Hi and good morning,

Can I have some feed-back from anyone that is using Gasit or Gaslow? Look pretty much the same product as far as I can tell, with the only difference being the name, colour and price. Off to wander around Europe in the summer so thinking it would be a good time to swap over to refillable so any tips are most welcome.

Chris


----------



## jagmanx (Jan 26, 2015)

*Gasit or Gaslow...No matter*



Joker7 said:


> Hi and good morning,
> 
> Can I have some feed-back from anyone that is using Gasit or Gaslow? Look pretty much the same product as far as I can tell, with the only difference being the name, colour and price. Off to wander around Europe in the summer so thinking it would be a good time to swap over to refillable so any tips are most welcome.
> 
> Chris



I went for gasit but As you say not much in it
See my post on Delicagirl's post for more detail


----------



## John H (Jan 26, 2015)

Hi

We use Gaslow and are extremely pleased with it - but I don't think there is much difference between the two. I'd suggest that you go for the one that has a dealer nearest to you - for purposes of servicing, modification etc.


----------



## izwozral (Jan 26, 2015)

Either. Go for nearest installer with accreditation.


----------



## Val54 (Jan 26, 2015)

We've used Gaslow and Alugas and as the other posts indicate, there isn't a lot of difference. We went for Alugas for weight saving and more reliable metering, and Autogas are very good to deal with. One other thing, make sure you fit an external filling point.
Dave


----------



## snowbirds (Jan 26, 2015)

*Gasit*

Hi  Joker,

I have had the Gasit for  two years and I am very pleased with it.I just have the one 6kg bottle at the moment with the filler on the top and also carry a 6kg Calorlite alongside.I got mine with the discount with Wild camping and had a set of continental adaptors at the same time,I find it's best to run the Gasit tank most of the time and just change to the Calor if I get caught out but change back as soon as I can. We ran for three months in Europe last year like that and only had one problem with a fill up at a LPG station but I think that was my fault not connecting it right,apart from that I am very pleased with this set up it has saved money and paid for itself already.
A 6kg Calorlite is about £22 and a 6kg LPG fill up is about 8-9 Euros.We have talked about going to a fully fitted twin bottle system with the filler in the side of the van but don't see a reason to go that way yet and of course if we sell the van we can just take out the Gasit Bottle and replace it with the Spare Calorlite that sits in the garage,Good luck.

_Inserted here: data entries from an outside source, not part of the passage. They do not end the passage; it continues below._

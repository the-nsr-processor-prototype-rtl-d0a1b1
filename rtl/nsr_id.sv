// nsr_id: Instruction Decode unit of the NSR.
//
// For every instruction that fetch passes on, decode tells the register
// file which registers to read and write, and tells execute what to do:
//   * a 14-bit usage word to the register file: destination (13:10, zero
//     when no register is written), source A (9:6) with its valid bit (5),
//     source B (4:1) with its valid bit (0);
//   * a one-hot 16-bit operation word to execute, one bit per instruction
//     class, plus bit 1 "result to memory (R1)" and bit 0 "discard (R0)";
//     with neither set the result goes to the register file;
//   * for MVIL/MVIH, shifts and compares, one further word to execute holding
//     the immediate (15:8), shift code (15:12) or condition (15:14); for MVPC,
//     the PC value that fetch sends right after the MVPC, unchanged.
// The word layouts are the original design's; left-aligning the extra-word
// fields, and sending a single shift source as source B, are this design's
// choices. R0 and R1 destinations produce a zero destination field, since an
// R1 result goes to the store data queue without passing the register file.
//
// Timing: an instruction is accepted when the unit is idle; its usage and
// operation words are offered together and may be taken in any order; the
// extra word (if any) follows the operation word. The next instruction is
// accepted in the cycle after all words are taken.
module nsr_id
  import nsr_pkg::*;
(
  input  logic   clk,
  input  logic   rst_n,
  input  logic   in_valid,
  output logic   in_ready,
  input  word_t  in_data,
  output logic   rf_valid,
  input  logic   rf_ready,
  output usage_t rf_usage,
  output logic   ex_valid,
  input  logic   ex_ready,
  output word_t  ex_data
);

  typedef enum logic [1:0] {S_IDLE, S_ISSUE, S_EXTRA, S_PCWORD} state_e;
  state_e state;
  usage_t usage_q;
  word_t  ctrl_q, extra_q;
  logic   rf_pend, ex_pend, has_extra, is_mvpc;

  // Combinational decode of one instruction.
  usage_t  usage_d;
  word_t   ctrl_d, extra_d;
  logic    extra_d_v, mvpc_d;
  opcode_e op;
  logic [3:0] rd, ra, rb;
  assign op = opcode_e'(in_data[15:12]);
  assign rd = in_data[11:8];
  assign ra = in_data[7:4];
  assign rb = in_data[3:0];

  always_comb begin
    usage_d   = '0;
    ctrl_d    = '0;
    extra_d   = '0;
    extra_d_v = 1'b0;
    mvpc_d    = 1'b0;
    unique case (op)
      OP_STA, OP_LDA, OP_SJMP, OP_ADD, OP_XNOR, OP_XOR, OP_OR, OP_AND, OP_SUB: begin
        usage_d.src_a = ra; usage_d.va = 1'b1;
        usage_d.src_b = rb; usage_d.vb = 1'b1;
        unique case (op)
          OP_STA:  ctrl_d[EXB_STA]  = 1'b1;
          OP_LDA:  ctrl_d[EXB_LDA]  = 1'b1;
          OP_SJMP: ctrl_d[EXB_SJMP] = 1'b1;
          OP_ADD:  ctrl_d[EXB_ADD]  = 1'b1;
          OP_XNOR: ctrl_d[EXB_XNOR] = 1'b1;
          OP_XOR:  ctrl_d[EXB_XOR]  = 1'b1;
          OP_OR:   ctrl_d[EXB_OR]   = 1'b1;
          OP_AND:  ctrl_d[EXB_AND]  = 1'b1;
          default: ctrl_d[EXB_SUB]  = 1'b1;
        endcase
      end
      OP_SHFT: begin
        usage_d.src_b = rb; usage_d.vb = 1'b1;
        ctrl_d[EXB_SHIFT] = 1'b1;
        extra_d   = {in_data[7:4], 12'h000};
        extra_d_v = 1'b1;
      end
      OP_SCC: begin
        usage_d.src_a = ra; usage_d.va = 1'b1;
        usage_d.src_b = rb; usage_d.vb = 1'b1;
        ctrl_d[EXB_SETCC] = 1'b1;
        extra_d   = {in_data[11:10], 14'h0000};
        extra_d_v = 1'b1;
      end
      OP_MVIL, OP_MVIH: begin
        ctrl_d[(op == OP_MVIL) ? EXB_MVIL : EXB_MVIH] = 1'b1;
        extra_d   = {in_data[7:0], 8'h00};
        extra_d_v = 1'b1;
      end
      OP_MVPC: begin
        ctrl_d[EXB_MVPC] = 1'b1;
        mvpc_d = 1'b1;
      end
      default: ;  // JMP and BCND never reach decode
    endcase
    // Result routing: compares have no destination register.
    if (op == OP_SCC) begin
      ctrl_d[EXB_R0] = 1'b1;
    end else if (rd == 4'd0) begin
      ctrl_d[EXB_R0] = 1'b1;
    end else if (rd == 4'd1) begin
      ctrl_d[EXB_R1] = 1'b1;
    end else begin
      usage_d.dest = rd;
    end
  end

  assign in_ready = (state == S_IDLE) || (state == S_PCWORD);
  assign rf_valid = (state == S_ISSUE) && rf_pend;
  assign rf_usage = usage_q;
  assign ex_valid = ((state == S_ISSUE) && ex_pend) || (state == S_EXTRA);
  assign ex_data  = (state == S_EXTRA) ? extra_q : ctrl_q;

  always_ff @(posedge clk or negedge rst_n) begin
    if (!rst_n) begin
      state     <= S_IDLE;
      usage_q   <= '0;
      ctrl_q    <= '0;
      extra_q   <= '0;
      rf_pend   <= 1'b0;
      ex_pend   <= 1'b0;
      has_extra <= 1'b0;
      is_mvpc   <= 1'b0;
    end else begin
      unique case (state)
        S_IDLE: if (in_valid) begin
          usage_q   <= usage_d;
          ctrl_q    <= ctrl_d;
          extra_q   <= extra_d;
          has_extra <= extra_d_v;
          is_mvpc   <= mvpc_d;
          rf_pend   <= 1'b1;
          ex_pend   <= 1'b1;
          state     <= S_ISSUE;
        end
        S_ISSUE: begin
          if (rf_ready) rf_pend <= 1'b0;
          if (ex_ready) ex_pend <= 1'b0;
          if ((!rf_pend || rf_ready) && (!ex_pend || ex_ready))
            state <= is_mvpc ? S_PCWORD : (has_extra ? S_EXTRA : S_IDLE);
        end
        S_PCWORD: if (in_valid) begin
          // The word after an MVPC is its PC value, passed on unchanged.
          extra_q <= in_data;
          state   <= S_EXTRA;
        end
        S_EXTRA: if (ex_ready) state <= S_IDLE;
        default: state <= S_IDLE;
      endcase
    end
  end

endmodule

Regards Snowbirds.:cool1::dance: 





Joker7 said:


> Hi and good morning,
> 
> Can I have some feed-back from anyone that is using Gasit or Gaslow? Look pretty much the same product as far as I can tell, with the only difference being the name, colour and price. Off to wander around Europe in the summer so thinking it would be a good time to swap over to refillable so any tips are most welcased withome.
> 
> Chris


----------



## Mullsy (Jan 26, 2015)

We went for the twin bottle manual switch over from Gasit.Couldn't fault the service.I ordered a pipe too short,phoned up and had the replacement next day.


----------



## Joker7 (Jan 26, 2015)

snowbirds said:


> I got mine with the discount with Wild camping




Please tell me more about this discount as the cheapist I have found is Autogas 2000 .

Chris


----------



## MykCamper (Jan 26, 2015)

*Gas it for me!*

Installed a GAS IT, last year, before heading for Spain, absolutely brilliant, delivered next day, easy to install, comes with a leak tester, plus a complete set of quality solid brass, European adapters which I have had no problems with using.
The inline filers protect the regulator and can be easily cleaned.
They are easy to contact during working hours and very helpful.
And the Big plus for me was that it was nearly half the cost of the equivalent Gas low system.
I went for the ' In locker fill' option as I didn't fancy cutting into my brand new bodywork and that has not given me any problems when refilling.
Hope this helps?


----------



## Bigpeetee (Jan 26, 2015)

I've used my Gas-it for over three years and it's well and truly paid for itself!!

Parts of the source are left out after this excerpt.